* About this task:
Report the tally of lines featuring the word "ASICs" in the entries below, without anything else.

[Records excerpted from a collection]
----

// correlator_card: the programmable logic of one correlator card.
//
// Sixty-four ALMA1 correlator ASICs sit in an 8 x 8 array.  Antenna data
// (16-bit buses, 4 two-bit antennas per memory M0/M1) enter along the bottom
// through five Analog Sum FPGAs, which buffer them on to the ASICs (with test
// data substitution) and add all 64 antennas per memory every clock: the two
// end FPGAs (asumend, buses 0-3 and 12-15) send 16-antenna sums inward, the
// second/fourth (asum2nd, buses 4-6 and 9-11) add their own 12 antennas into
// 28-antenna sums, and the middle one (asummid, buses 7-8) produces the
// 64-antenna sums asum_m0/asum_m1.
// Eight Dataout FPGAs (dataout_xilinx, index k = XID[2:0]) each read their
// eight ASICs under microcode control; their byte streams merge along the
// chain 7->3, 6->2, 5->1, 4->0 and 3->2->1->0, and Dataout 0 drives lta_data.
// Dataout 3's chain output is also brought out as pins3, and Dataout 0's
// millisecond test bus (MSEC when its XID7 is set) as test_msec.  Each merge hop is
// one register, so the 16 ms pulse reaching Dataout k is delayed by
// 4 - hops(k) clocks to make all streams line up at Dataout 0.
// The ASICs, LVDS drivers, clock DLLs and microprocessor CPLD are outside
// this module; their signals are ports.  Microprocessor: up_cs[k] selects
// Dataout k for k = 0..7 and Analog Sum FPGA k-8 for k = 8..12; up_rdata is
// the OR of the FPGAs' read data, valid the clock after a read strobe.
// Structure and chain order follow the card documentation; the stagger
// values are this design's choice.
module correlator_card #(
  parameter int unsigned CNT_W    = 16,
  parameter int unsigned MS_TICKS = 62500
) (
  input  logic              clk,
  input  logic              clk90,
  input  logic              rst,
  input  logic              ms16_in,
  input  logic [12:0]       up_cs,
  input  logic              up_we,
  input  logic              up_re,
  input  logic [4:0]        up_sel,
  input  logic [7:0]        up_wdata,
  output logic [7:0]        up_rdata,
  // analog sum side
  input  logic [15:0]       asum_in  [16],
  output logic [15:0]       asum_out [16],
  output logic [7:0]        asum_m0,
  output logic [7:0]        asum_m1,
  // ASIC side, per Dataout FPGA
  input  logic [15:0]       asic_bot [8],
  input  logic [15:0]       asic_top [8],
  output logic [7:0]        asic_rdclken [8],
  output logic [3:0]        asic_cnum [8],
  output logic [3:0]        asic_blk [8],
  output logic [7:0]        cw_clk,
  output logic [7:0]        cw_data,
  output logic [7:0]        cw_stb,
  input  logic [7:0]        cw_ret_clk,
  input  logic [7:0]        cw_ret_data,
  output logic [7:0]        blanking,
  output logic [7:0]        dumpenbl,
  // outputs to the LTA
  output logic [7:0]        lta_data,
  output logic [7:0]        pins3,
  output logic [3:0]        test_msec
);
  // ---------------- Analog Sum FPGAs ----------------
  logic [7:0]        ar [5];
  logic signed [5:0] e0_m0, e0_m1, e4_m0, e4_m1;
  logic signed [6:0] s1_m0, s1_m1, s3_m0, s3_m1;
  logic signed [7:0] m0_64, m1_64;

  asumend u_asum0 (.clk, .rst, .ms16(ms16_in), .up_cs(up_cs[8]), .up_we, .up_re,
    .up_sel, .up_wdata, .up_rdata(ar[0]), .bus_in(asum_in[0:3]), .bus_out(asum_out[0:3]),
    .m0_sum16(e0_m0), .m1_sum16(e0_m1));
  asum2nd u_asum1 (.clk, .rst, .ms16(ms16_in), .up_cs(up_cs[9]), .up_we, .up_re,
    .up_sel, .up_wdata, .up_rdata(ar[1]), .bus_in(asum_in[4:6]), .bus_out(asum_out[4:6]),
    .m0_in16(e0_m0), .m1_in16(e0_m1), .m0_sum28(s1_m0), .m1_sum28(s1_m1));
  asummid u_asum2 (.clk, .clk90, .rst, .ms16(ms16_in), .up_cs(up_cs[10]), .up_we, .up_re,
    .up_sel, .up_wdata, .up_rdata(ar[2]), .bus_in(asum_in[7:8]), .bus_out(asum_out[7:8]),
    .l_m0(s1_m0), .l_m1(s1_m1), .r_m0(s3_m0), .r_m1(s3_m1),
    .m0_out(asum_m0), .m1_out(asum_m1), .m0_sum64(m0_64), .m1_sum64(m1_64));
  asum2nd u_asum3 (.clk, .rst, .ms16(ms16_in), .up_cs(up_cs[11]), .up_we, .up_re,
    .up_sel, .up_wdata, .up_rdata(ar[3]), .bus_in(asum_in[9:11]), .bus_out(asum_out[9:11]),
    .m0_in16(e4_m0), .m1_in16(e4_m1), .m0_sum28(s3_m0), .m1_sum28(s3_m1));
  asumend u_asum4 (.clk, .rst, .ms16(ms16_in), .up_cs(up_cs[12]), .up_we, .up_re,
    .up_sel, .up_wdata, .up_rdata(ar[4]), .bus_in(asum_in[12:15]), .bus_out(asum_out[12:15]),
    .m0_sum16(e4_m0), .m1_sum16(e4_m1));

  // ---------------- Dataout FPGAs ----------------
  // chain_in of each FPGA: 0 <- 1 and 4, 1 <- 2 and 5, 2 <- 3 and 6, 3 <- 7.
  // An FPGA with two feeders takes the OR of both (two registered inputs).
  localparam int unsigned HOPS [8] = '{0, 1, 2, 3, 1, 2, 3, 4};
  logic [7:0] chain_out [8];
  logic [7:0] chain_in  [8];
  logic [7:0] dr [8];
  logic [7:0] lta [8];
  logic [3:0] msec [8];
  logic [3:0] tmsec [8];
  logic [7:0] msstb_k, xfer_k;

  always_comb begin
    chain_in[0] = chain_out[1] | chain_out[4];
    chain_in[1] = chain_out[2] | chain_out[5];
    chain_in[2] = chain_out[3] | chain_out[6];
    chain_in[3] = chain_out[7];
    for (int k = 4; k < 8; k++) chain_in[k] = 8'h00;
  end

  for (genvar k = 0; k < 8; k++) begin : g_do
    dataout_xilinx #(.CNT_W(CNT_W), .MS_TICKS(MS_TICKS), .MS_DLY(4 - HOPS[k])) u_do (
      .clk, .clk90, .rst, .ms16_in, .up_cs(up_cs[k]), .up_we, .up_re, .up_sel,
      .up_wdata, .up_rdata(dr[k]), .asic_bot(asic_bot[k]), .asic_top(asic_top[k]),
      .rdclken(asic_rdclken[k]), .asic_cnum(asic_cnum[k]), .asic_blk(asic_blk[k]),
      .cw_clk(cw_clk[k]), .cw_data(cw_data[k]), .cw_stb(cw_stb[k]),
      .cw_ret_clk(cw_ret_clk[k]), .cw_ret_data(cw_ret_data[k]),
      .blanking(blanking[k]), .dumpenbl(dumpenbl[k]),
      .chain_in(chain_in[k]), .chain_out(chain_out[k]), .lta_out(lta[k]),
      .msec(msec[k]), .test_msec(tmsec[k]), .msstb(msstb_k[k]), .xfer_active(xfer_k[k]));
  end

  assign lta_data = lta[0];
  assign pins3    = chain_out[3];
  assign test_msec = tmsec[0];

  always_comb begin
    up_rdata = 8'h00;
    for (int k = 0; k < 8; k++) up_rdata |= dr[k];
    for (int k = 0; k < 5; k++) up_rdata |= ar[k];
  end
endmodule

----

* Reply:
4